**Task instructions**
Work out how many lines in the following entries contain the string "open", and write only that number.

Saved data entries
= Beginning of Section =
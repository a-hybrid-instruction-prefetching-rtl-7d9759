// Private cache controller (P$C) of one core in the shared instruction cache.
//
// A fetch request (req/addr) is looked up in the shared tag banks in the
// same cycle. On a hit the request is granted, the word is read from the
// shared data banks and returned with rvalid in the next cycle: a hit costs
// one cycle, as in the cache this design follows. The hit way is recorded
// in the pseudo-LRU table.
//
// On a miss the request is still granted, and the controller picks the way
// to refill (the first invalid way of the set, else the pseudo-LRU victim)
// and sends a miss request (line address and way) to the master cache
// controller through the miss interconnect. It then waits for the master to
// return the line, hands the requested word to the core and records the way
// in the pseudo-LRU table. No new request is granted while a miss is open,
// matching an in-order core with one fetch in flight. The way-selection rule
// and the one-fetch-in-flight limit are this design's choices.
module pcache_ctrl #(
  parameter int unsigned CACHE_BYTES = 1024,
  parameter int unsigned NB_WAYS     = 2,
  parameter int unsigned LINE_BYTES  = 16,
  localparam int unsigned NB_SETS = CACHE_BYTES / (NB_WAYS * LINE_BYTES),
  localparam int unsigned SET_W   = $clog2(NB_SETS),
  localparam int unsigned WAY_W   = (NB_WAYS > 1) ? $clog2(NB_WAYS) : 1,
  localparam int unsigned OFF_W   = $clog2(LINE_BYTES),
  localparam int unsigned TAG_W   = 32 - OFF_W - SET_W,
  localparam int unsigned LN_W    = LINE_BYTES * 8,
  localparam int unsigned LA_W    = 32 - OFF_W
) (
  input  logic                          clk_i,
  input  logic                          rst_ni,
  // core fetch port
  input  logic                          fetch_req_i,
  input  logic [31:0]                   fetch_addr_i,
  output logic                          fetch_gnt_o,
  output logic                          fetch_rvalid_o,
  output logic [31:0]                   fetch_rdata_o,
  // tag bank read port
  output logic [SET_W-1:0]              tag_set_o,
  input  logic [NB_WAYS-1:0]            tag_valid_i,
  input  logic [NB_WAYS-1:0][TAG_W-1:0] tag_tag_i,
  // data bank read port
  output logic [SET_W-1:0]              data_set_o,
  output logic [WAY_W-1:0]              data_way_o,
  input  logic [LN_W-1:0]               data_line_i,
  // pseudo-LRU table
  input  logic [WAY_W-1:0]              lru_victim_i,
  output logic                          lru_upd_valid_o,
  output logic [SET_W-1:0]              lru_upd_set_o,
  output logic [WAY_W-1:0]              lru_upd_way_o,
  // miss request to the miss interconnect
  output logic                          miss_valid_o,
  input  logic                          miss_ready_i,
  output logic [LA_W-1:0]               miss_line_o,
  output logic [WAY_W-1:0]              miss_way_o,
  // refill response from the master cache controller
  input  logic                          resp_valid_i,
  input  logic [WAY_W-1:0]              resp_way_i,
  input  logic [LN_W-1:0]               resp_line_i
);

  typedef enum logic [1:0] {S_IDLE, S_MISS_REQ, S_MISS_WAIT} state_e;
  state_e state_q, state_d;

  logic [31:0]       addr_q;        // address of the open miss
  logic [WAY_W-1:0]  way_q;         // way chosen for the refill
  logic              rvalid_q;
  logic [31:0]       rdata_q;

  // ---- lookup of the incoming request ----
  logic [SET_W-1:0]  req_set;
  logic [TAG_W-1:0]  req_tag;
  logic [NB_WAYS-1:0] way_hit;
  logic              hit;
  logic [WAY_W-1:0]  hit_way;
  logic [WAY_W-1:0]  victim;

  assign req_set = fetch_addr_i[OFF_W +: SET_W];
  assign req_tag = fetch_addr_i[31 -: TAG_W];

  always_comb begin
    hit      = 1'b0;
    hit_way  = '0;
    victim   = lru_victim_i;
    for (int w = 0; w < NB_WAYS; w++) begin
      way_hit[w] = tag_valid_i[w] && (tag_tag_i[w] == req_tag);
    end
    for (int w = NB_WAYS - 1; w >= 0; w--) begin
      if (way_hit[w]) begin
        hit     = 1'b1;
        hit_way = WAY_W'(w);
      end
      if (!tag_valid_i[w]) begin
        victim   = WAY_W'(w);
      end
    end
  end

  assign tag_set_o  = req_set;
  assign data_set_o = req_set;
  assign data_way_o = hit_way;

  function automatic logic [31:0] pick_word(logic [LN_W-1:0] line, logic [OFF_W-3:0] word);
    return line[word*32 +: 32];
  endfunction

  // ---- control ----
  always_comb begin
    state_d         = state_q;
    fetch_gnt_o     = 1'b0;
    lru_upd_valid_o = 1'b0;
    lru_upd_set_o   = req_set;
    lru_upd_way_o   = hit_way;
    miss_valid_o    = 1'b0;
    unique case (state_q)
      S_IDLE: begin
        fetch_gnt_o = fetch_req_i;
        if (fetch_req_i) begin
          if (hit) lru_upd_valid_o = 1'b1;
          else     state_d = S_MISS_REQ;
        end
      end
      S_MISS_REQ: begin
        miss_valid_o = 1'b1;
        if (miss_ready_i) state_d = S_MISS_WAIT;
      end
      S_MISS_WAIT: ;
      default: state_d = S_IDLE;
    endcase
    // The refill can come back in the cycle the request is merged into an
    // open fetch that completes in that very cycle.
    if (state_q != S_IDLE && resp_valid_i) begin
      state_d         = S_IDLE;
      lru_upd_valid_o = 1'b1;
      lru_upd_set_o   = addr_q[OFF_W +: SET_W];
      lru_upd_way_o   = resp_way_i;
    end
  end

  assign miss_line_o = addr_q[31:OFF_W];
  assign miss_way_o  = way_q;

  always_ff @(posedge clk_i or negedge rst_ni) begin
    if (!rst_ni) begin
      state_q  <= S_IDLE;
      addr_q   <= '0;
      way_q    <= '0;
      rvalid_q <= 1'b0;
      rdata_q  <= '0;
    end else begin
      state_q  <= state_d;
      rvalid_q <= 1'b0;
      if (state_q == S_IDLE && fetch_req_i) begin
        addr_q <= fetch_addr_i;
        way_q  <= victim;
        if (hit) begin
          rvalid_q <= 1'b1;
          rdata_q  <= pick_word(data_line_i, fetch_addr_i[OFF_W-1:2]);
        end
      end
      if (state_q != S_IDLE && resp_valid_i) begin
        rvalid_q <= 1'b1;
        rdata_q  <= pick_word(resp_line_i, addr_q[OFF_W-1:2]);
      end
    end
  end

  assign fetch_rvalid_o = rvalid_q;
  assign fetch_rdata_o  = rdata_q;

endmodule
= End of Section =
**Output of the task**
3